The flow and surfactant transport problems are governed by the continuity and the fully nonlinear Navier-Stokes equations for the velocity and the pressure, and the nonlinear surface convection-diffusion equation for surfactant concentration.  The effect of surfactant concentration on surface tension is governed by a nonlinear equation of state.  These equations are solved subject to the traction and kinematic boundary conditions along the free surfaces and symmetry boundary conditions along the axis of symmetry.  The initial condition is such that the fluid within the just joined drops is quiescent and the concentration of surfactant is uniform along the liquid-gas interface.

During the first year, the computational algorithm, and computer code, to solve the free boundary problem comprised of the aforementioned equations was developed and tested.  Our approach is based on a method of lines algorithm that utilizes an implicit, adaptive finite difference time integrator and a Galerkin/finite element method for spatial discretization.  To deal with the free boundary nature of the problem, the domain is discretized with an adaptive elliptic mesh generation algorithm.

The new code was benchmarked against another code that had been developed by a more senior graduate student whose research is focused on coalescence in the absence of surfactants.  All of the tests carried out to date have shown that the new code predicts results that are identical to the other, older code.  Two key dimensionless groups in the coalescence problem are the Ohnesorge number Oh (the viscosity m divided by the square root of the product of density d, radius A, and surface tension T) and the Peclet number Pe (a ratio that measures the importance of convection to diffusion of surfactant).
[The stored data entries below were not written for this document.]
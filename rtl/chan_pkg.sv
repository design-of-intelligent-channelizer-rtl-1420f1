// chan_pkg: widths, the complex sample type and constant helpers shared by
// the channelizer blocks.
//
// Number formats (this design's choice; the channelizer architecture fixes
// no word lengths):
//   * input samples are SAMPLE_W-bit signed integers, one per clock;
//   * filter, window and DDC coefficients are COEF_W-bit signed Q1.15;
//   * twiddle factors and DFT constants are TW_W-bit signed with TW_FRAC
//     fraction bits (1.0 = 65536);
//   * all complex data inside the FFTs is DATA_W bits per rail, wide
//     enough that a full-scale 16-bit input grows through a 1024-point FFT
//     and a 7-point column DFT without any scaling.
package chan_pkg;

  localparam int SAMPLE_W = 16;
  localparam int COEF_W   = 16;
  localparam int COEF_FRAC = 15;
  localparam int TW_W     = 18;
  localparam int TW_FRAC  = 16;
  localparam int DATA_W   = 32;
  localparam int TAG_W    = 8;

  typedef logic signed [SAMPLE_W-1:0] sample_t;
  typedef logic signed [COEF_W-1:0]   coef_t;
  typedef logic signed [TW_W-1:0]     tw_t;

  typedef struct packed {
    logic signed [DATA_W-1:0] re;
    logic signed [DATA_W-1:0] im;
  } cplx_t;

  // Frame tag carried alongside every FFT frame:
  //   [7] the Path A (polyphase) half holds a fully primed filter output
  //   [6] the Path B half belongs to a complete high-resolution frame
  //   [5:0] row index m of the high-resolution frame (0..M-1)
  typedef struct packed {
    logic       pdft_ok;
    logic       hr_ok;
    logic [5:0] row;
  } tag_t;

  // Programming of one DDC unit, produced by channel selection.
  //   ch      PDFT channel (0..N/2) that wholly contains the signal
  //   inc     NCO phase step per channel sample, 2^32 = one cycle; the unit
  //           mixes with exp(-j*phase) to move the signal centre to 0 Hz
  //   dec_log the DDC output keeps one sample in 2^dec_log (rate reduction)
  typedef struct packed {
    logic              en;
    logic [15:0]       ch;
    logic signed [31:0] inc;
    logic [2:0]        dec_log;
  } ddc_cfg_t;

  localparam real TWO_PI = 6.283185307179586;

  // Q(TW_FRAC) rounding of a real in [-1, 1].
  function automatic tw_t to_tw(input real v);
    real s;
    s = v * real'(1 << TW_FRAC);
    return tw_t'($rtoi(s >= 0.0 ? s + 0.5 : s - 0.5));
  endfunction

  // Round-to-nearest arithmetic right shift of a product.
  function automatic logic signed [DATA_W-1:0] rshift_round(
      input logic signed [63:0] v, input int sh);
    logic signed [63:0] r;
    r = (v + (64'sd1 <<< (sh - 1))) >>> sh;
    return r[DATA_W-1:0];
  endfunction

  // Complex product of a DATA_W sample with a TW_W factor, rescaled.
  function automatic cplx_t cmul_tw(input cplx_t a, input tw_t wr, input tw_t wi);
    logic signed [63:0] pr, pi;
    cplx_t r;
    pr = 64'(a.re) * 64'(wr) - 64'(a.im) * 64'(wi);
    pi = 64'(a.re) * 64'(wi) + 64'(a.im) * 64'(wr);
    r.re = rshift_round(pr, TW_FRAC);
    r.im = rshift_round(pi, TW_FRAC);
    return r;
  endfunction

  function automatic cplx_t cadd(input cplx_t a, input cplx_t b);
    cplx_t r;
    r.re = a.re + b.re;
    r.im = a.im + b.im;
    return r;
  endfunction

  function automatic cplx_t csub(input cplx_t a, input cplx_t b);
    cplx_t r;
    r.re = a.re - b.re;
    r.im = a.im - b.im;
    return r;
  endfunction

  // Multiplicative inverse of a modulo m (a and m relatively prime).
  function automatic int mod_inv(input int a, input int m);
    for (int t = 1; t < m; t++)
      if (((a % m) * t) % m == 1) return t;
    return 1;
  endfunction

  // log base 4 of a power of four.
  function automatic int log4(input int n);
    int r;
    r = 0;
    while (n > 1) begin
      n = n / 4;
      r++;
    end
    return r;
  endfunction

endpackage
Among other things, we have devoted a great deal of attention this year to exploring the effect of surfactant on the scaling law(s) for the dependence on time t of the radius r(t) of the small bridge that connects the two drops.  In the absence of surfactant, we had previously shown that the initial regime of coalescence is the inertially-limited viscous (ILV) regime where inertial and viscous forces compete with surface tension force to determine the dynamics.  As time advances, the dynamics then transitions when Oh < 1 (> 1) to an inertial (viscous) regime where inertial (viscous) force alone balances surface tension force.  Without surfactant, the inertial and the viscous regimes do not share a phase boundary.  This year, we have uncovered quite surprisingly that the dynamics can sample all three regimes in succession if surfactant is present on the interface.  This discovery was facilitated by the ability to tune Oh and Pe in the simulations to accentuate the role of certain forces relative to others. The attached figure, which shows the variation with time t of the minimum neck radius r_{min}, highlights the occurrence of the ILV (where r_{min} ~ t), viscous or Stokes (where r_{min} ~ t ln t), and inertial (where  r_{min} ~ t^{1/2}) regimes during the coalescence of two surfactant-covered drops of Oh=0.1 when Pe=300 in a single coalescence event.
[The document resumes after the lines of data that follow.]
// channel_select: assigns a DDC unit and a PDFT channel to each signal found
// by the signal parameter estimation.
//
// PDFT channels are spaced Fs/N apart and pass 2*Fs/N; in high-resolution
// bins (Fs/(M*N)) channel c is centred on bin c*M and spans c*M +- M. A
// signal with centre (lo+hi)/2 is given the channel whose centre is nearest,
//   c = round(centre / M) = floor((centre2 + M) / (2M)),
// and is wholly inside it when lo >= (c-1)*M and hi <= (c+1)*M, which holds
// for every signal no wider than M bins (the design's maximum signal
// bandwidth). Wider signals are counted in `too_wide` and not assigned.
// The residual offset centre - c*M bins is turned into the NCO step of the
// DDC: the channel sample rate is 4*Fs/N = 4*M bins, so
//   inc = (centre2 - 2*M*c) * 2^32 / (8*M)   (wrapping 32-bit phase).
// The rate reduction keeps the output at least twice the signal bandwidth:
//   dec_log = largest d <= DEC_MAX with bw * 2^(d+1) <= 4*M.
// Signals are handed to units 0, 1, ... in the order the scan reports them;
// detections beyond NUM_DDC are counted in `dropped`. The new table is
// applied to all units at once at scan_done, with a one-clock cfg_load.
module channel_select
  import chan_pkg::*;
#(
  parameter int N       = 1024,
  parameter int M       = 7,
  parameter int NUM_DDC = 4,
  parameter int DEC_MAX = 3
) (
  input  logic                   clk,
  input  logic                   rst_n,
  input  logic                   scan_start,
  input  logic                   scan_done,
  input  logic                   det_valid,
  input  logic [$clog2(M*N):0]   det_centre2,
  input  logic [$clog2(M*N)-1:0] det_bw,
  output ddc_cfg_t               cfg [NUM_DDC],
  output logic                   cfg_load,
  output logic [15:0]            assigned,
  output logic [15:0]            dropped,
  output logic [15:0]            too_wide
);
  localparam int XW = $clog2(M * N);

  ddc_cfg_t pend [NUM_DDC];
  logic [$clog2(NUM_DDC+1)-1:0] slot;

  // per-detection arithmetic
  ddc_cfg_t nc;
  logic     fits;
  always_comb begin
    longint c2, bw, ch, off2;
    int     d;
    c2   = longint'(det_centre2);
    bw   = longint'(det_bw);
    ch   = (c2 + M) / (2 * M);
    off2 = c2 - 2 * M * ch;
    fits = (c2 - (bw - 1) >= 2 * M * (ch - 1)) && (c2 + (bw - 1) <= 2 * M * (ch + 1));
    d = 0;
    for (int t = 1; t <= DEC_MAX; t++)
      if ((bw << (t + 1)) <= 4 * M) d = t;
    nc.en      = 1'b1;
    nc.ch      = 16'(ch);
    nc.inc     = 32'((off2 * (longint'(1) << 32)) / (8 * M));
    nc.dec_log = 3'(d);
  end

  always_ff @(posedge clk) begin
    if (!rst_n) begin
      slot <= '0; cfg_load <= 1'b0;
      assigned <= '0; dropped <= '0; too_wide <= '0;
      for (int u = 0; u < NUM_DDC; u++) begin
        pend[u] <= '0;
        cfg[u]  <= '0;
      end
    end else begin
      cfg_load <= 1'b0;
      if (scan_start) begin
        slot <= '0;
        for (int u = 0; u < NUM_DDC; u++) pend[u] <= '0;
      end else if (det_valid) begin
        if (!fits) too_wide <= too_wide + 1'b1;
        else if (32'(slot) < NUM_DDC) begin
          pend[slot] <= nc;
          slot       <= slot + 1'b1;
          assigned   <= assigned + 1'b1;
        end else dropped <= dropped + 1'b1;
      end
      if (scan_done) begin
        cfg      <= pend;
        cfg_load <= 1'b1;
      end
    end
  end

endmodule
This ACS/PRF grant already has had a tremendous positive effect on the PI’s career and the graduate students involved in the project.  After just receiving this grant, the PI was able to recruit one of the top first year students to his group.  He was then able to recruit a second top student the next year to work in this general area.  The PI now has three graduate students who are working on different aspects of drop coalescence and the group is well on its way to establish itself as a leader in the field of drop coalescence.